It looks like the image is related to a problem involving the Intermediate Value Theorem (IVT) and the analysis of a cubic function $f(x) = -x^3 + 6x^2 - 7x$. Let's break down the components:

1. Using the Intermediate Value Theorem:

   • The Intermediate Value Theorem states that if a function $f(x)$ is continuous on a closed interval $[a, b]$ and $N$ is any value between $f(a)$ and $f(b)$, then there exists a $c \in (a, b)$ such that $f(c) = N$.
   • The goal is to demonstrate that the equation has a solution in the given interval $[-1, 1.5]$ by applying this theorem. First, ensure that the function is continuous on the interval (which it is, as it is a polynomial).

2. Graphing utility to solve the equation:

   • After applying the IVT, using a graphing utility would help visualize the roots of the equation on the interval $[-1, 1.5]$.

3. Illustrate with a graph:

   • You would graph $f(x) = -x^3 + 6x^2 - 7x$ on this interval to see where the function crosses the x-axis, confirming the solutions.

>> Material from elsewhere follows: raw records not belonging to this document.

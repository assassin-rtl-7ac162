// hs_register -- load-and-hold register of the Read_Init_Parameters
// datapath.
//
// While LOD is held the register follows its input bus on every clock edge;
// when LOD drops it keeps the last value. DON answers LOD: it rises once
// the register has captured the bus at least once during the current LOD
// and falls as soon as LOD is released (four-phase handshake). This is how
// the document describes INITNUM.REG ("watch the associated bus and assume
// its value at all times; when the signal is dropped the register latches
// the value") and how the parameter registers behind the register decoder
// answer REG.ACK. W is the width; the reset value 0 is this design's choice.
module hs_register #(
  parameter int unsigned W = 8
) (
  input  logic         clk,
  input  logic         mr,
  input  logic         lod,
  input  logic [W-1:0] d,
  output logic         don,
  output logic [W-1:0] q
);
  logic captured;

  always_ff @(posedge clk) begin
    if (mr) begin
      q        <= '0;
      captured <= 1'b0;
    end else begin
      captured <= lod;
      if (lod) q <= d;
    end
  end

  assign don = lod & captured;
endmodule
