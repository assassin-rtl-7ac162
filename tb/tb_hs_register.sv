// tb_hs_register -- checks the load-and-hold register: it follows the bus
// while LOD is held, keeps the last value after LOD drops, and DON rises one
// clock after LOD and falls with it.
module tb_hs_register;
  localparam int W = 8;
  logic clk = 0, mr, lod, don;
  logic [W-1:0] d, q, last;
  int checks = 0, failures = 0;

  hs_register #(.W(W)) dut (.clk, .mr, .lod, .d, .don, .q);

  always #5 clk = ~clk;

  task automatic check(bit cond, string what);
    checks++;
    if (!cond) begin
      failures++;
      $display("FAIL %s: q=%h don=%b", what, q, don);
    end
  endtask

  initial begin
    #20000; failures++;
    $display("watchdog expired");
    $display("TB_RESULT checks=%0d failures=%0d", checks, failures);
    $finish;
  end

  initial begin
    mr = 1; lod = 0; d = 8'h00;
    repeat (2) @(posedge clk); #1 mr = 0;
    check(q == 0 && don == 0, "reset");
    for (int r = 0; r < 8; r++) begin
      lod = 1; d = W'($urandom);
      #1 check(don == 0, "DON low before capture");
      for (int k = 0; k <= r % 3; k++) begin
        @(posedge clk); #1 last = d;
        check(q == last, "follows bus while LOD");
        check(don == 1, "DON while LOD");
        d = W'($urandom);
      end
      lod = 0;
      #1 check(don == 0, "DON falls with LOD");
      repeat (3) begin
        d = W'($urandom);
        @(posedge clk); #1 check(q == last, "holds after LOD drops");
      end
    end
    $display("TB_RESULT checks=%0d failures=%0d", checks, failures);
    $finish;
  end
endmodule
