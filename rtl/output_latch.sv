// output_latch -- latch for an enduring output of a control unit.
//
// Enduring outputs are operated on only by SET and RESET statements: once
// set, the output stays on until some state or transition resets it. The
// set and reset inputs are the OR of all the rows that SET, respectively
// RESET, this output. Master reset clears the output (the document does not
// say what an enduring output holds after reset; clearing it is this
// design's choice).
//
// Timing: sampled on the rising edge of clk, q follows one clock later.
// A simultaneous set and reset is the hazard the document warns about for
// outputs controlled by logically adjacent states; here reset wins and the
// event is flagged on the collide output for the environment to observe.
module output_latch (
  input  logic clk,
  input  logic mr,
  input  logic set,
  input  logic reset,
  output logic q,
  output logic collide
);
  always_ff @(posedge clk) begin
    if (mr)         q <= 1'b0;
    else if (reset) q <= 1'b0;
    else if (set)   q <= 1'b1;
  end

  assign collide = set & reset;
endmodule
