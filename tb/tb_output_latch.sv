// tb_output_latch -- checks the enduring-output latch: SET keeps the output
// on after the set condition goes away, RESET clears it, a simultaneous set
// and reset clears it and raises collide, master reset clears it.
module tb_output_latch;
  logic clk = 0, mr, set, reset, q, collide;
  int checks = 0, failures = 0;

  output_latch dut (.clk, .mr, .set, .reset, .q, .collide);

  always #5 clk = ~clk;

  task automatic check(logic eq, logic ec, string what);
    checks++;
    if (q !== eq || collide !== ec) begin
      failures++;
      $display("FAIL %s: q=%b collide=%b (exp %b %b)", what, q, collide, eq, ec);
    end
  endtask

  initial begin
    #5000; failures++;
    $display("watchdog expired");
    $display("TB_RESULT checks=%0d failures=%0d", checks, failures);
    $finish;
  end

  initial begin
    mr = 1; set = 0; reset = 0;
    @(posedge clk); #1 check(0, 0, "after reset");
    mr = 0;
    set = 1; @(posedge clk); #1 check(1, 0, "set");
    set = 0; repeat (3) @(posedge clk); #1 check(1, 0, "enduring after set released");
    reset = 1; @(posedge clk); #1 check(0, 0, "reset");
    reset = 0; repeat (2) @(posedge clk); #1 check(0, 0, "stays reset");
    set = 1; @(posedge clk); #1 check(1, 0, "set again");
    reset = 1; #1 check(1, 1, "collision flagged");
    @(posedge clk); #1 check(0, 1, "reset wins on collision");
    set = 0; reset = 0; #1 check(0, 0, "collision gone");
    set = 1; @(posedge clk); set = 0; mr = 1; @(posedge clk); #1 check(0, 0, "master reset");
    $display("TB_RESULT checks=%0d failures=%0d", checks, failures);
    $finish;
  end
endmodule
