// reg_decoder -- register decoder and REG.MUX of Read_Init_Parameters.
//
// The register counter selects one of REG_COUNT parameter registers. While
// the controller holds REG.DECODE.ENA, the decoder raises the LOD line of
// the selected register only; the multiplexer returns that register's DON
// as REG.ACK, so the controller waits for exactly the register it is
// loading. Purely combinational. The mapping of counter values to
// registers (0 = LNM-MAX-PACKET.LO ... 7 = TOS.ROW.REG, top to bottom in
// the block diagram) is this design's reading of the diagram.
module reg_decoder #(
  parameter int unsigned REG_COUNT = 8,
  localparam int unsigned SW = (REG_COUNT > 1) ? $clog2(REG_COUNT) : 1
) (
  input  logic                 ena,
  input  logic [SW-1:0]        sel,
  input  logic [REG_COUNT-1:0] don,
  output logic [REG_COUNT-1:0] lod,
  output logic                 reg_ack
);
  always_comb begin
    lod = '0;
    if (ena) lod[sel] = 1'b1;
  end

  assign reg_ack = don[sel];
endmodule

From the image, the following values are given:

• Function at the left endpoint $x = -1$: $f(-1) = 14$.
• Function at the right endpoint $x = 1.5$: $f(1.5) = 0$ (based on the box shown in the image).

The next steps involve:

• Using the fact that $f(-1) = 14$ and $f(1.5) = 0$, the Intermediate Value Theorem confirms that there is a root between $x = -1$ and $x = 1.5$ because the function changes from positive to zero.

Do you want a more detailed solution or an explanation of the graph? Here are some follow-up questions to consider:

1. How does the Intermediate Value Theorem help find the roots of polynomial functions?
2. Can you describe why continuity is crucial in applying the IVT?
3. How would you solve the equation $-x^3 + 6x^2 - 7x = 3$ algebraically?
4. Why is $f(x) = -x^3 + 6x^2 - 7x$ continuous for all $x$?
5. What can be concluded from the IVT when $f(-1) = 14$ and $f(1.5) = 0$?

Tip: Always verify the continuity of a function before applying the Intermediate Value Theorem to ensure its conditions hold.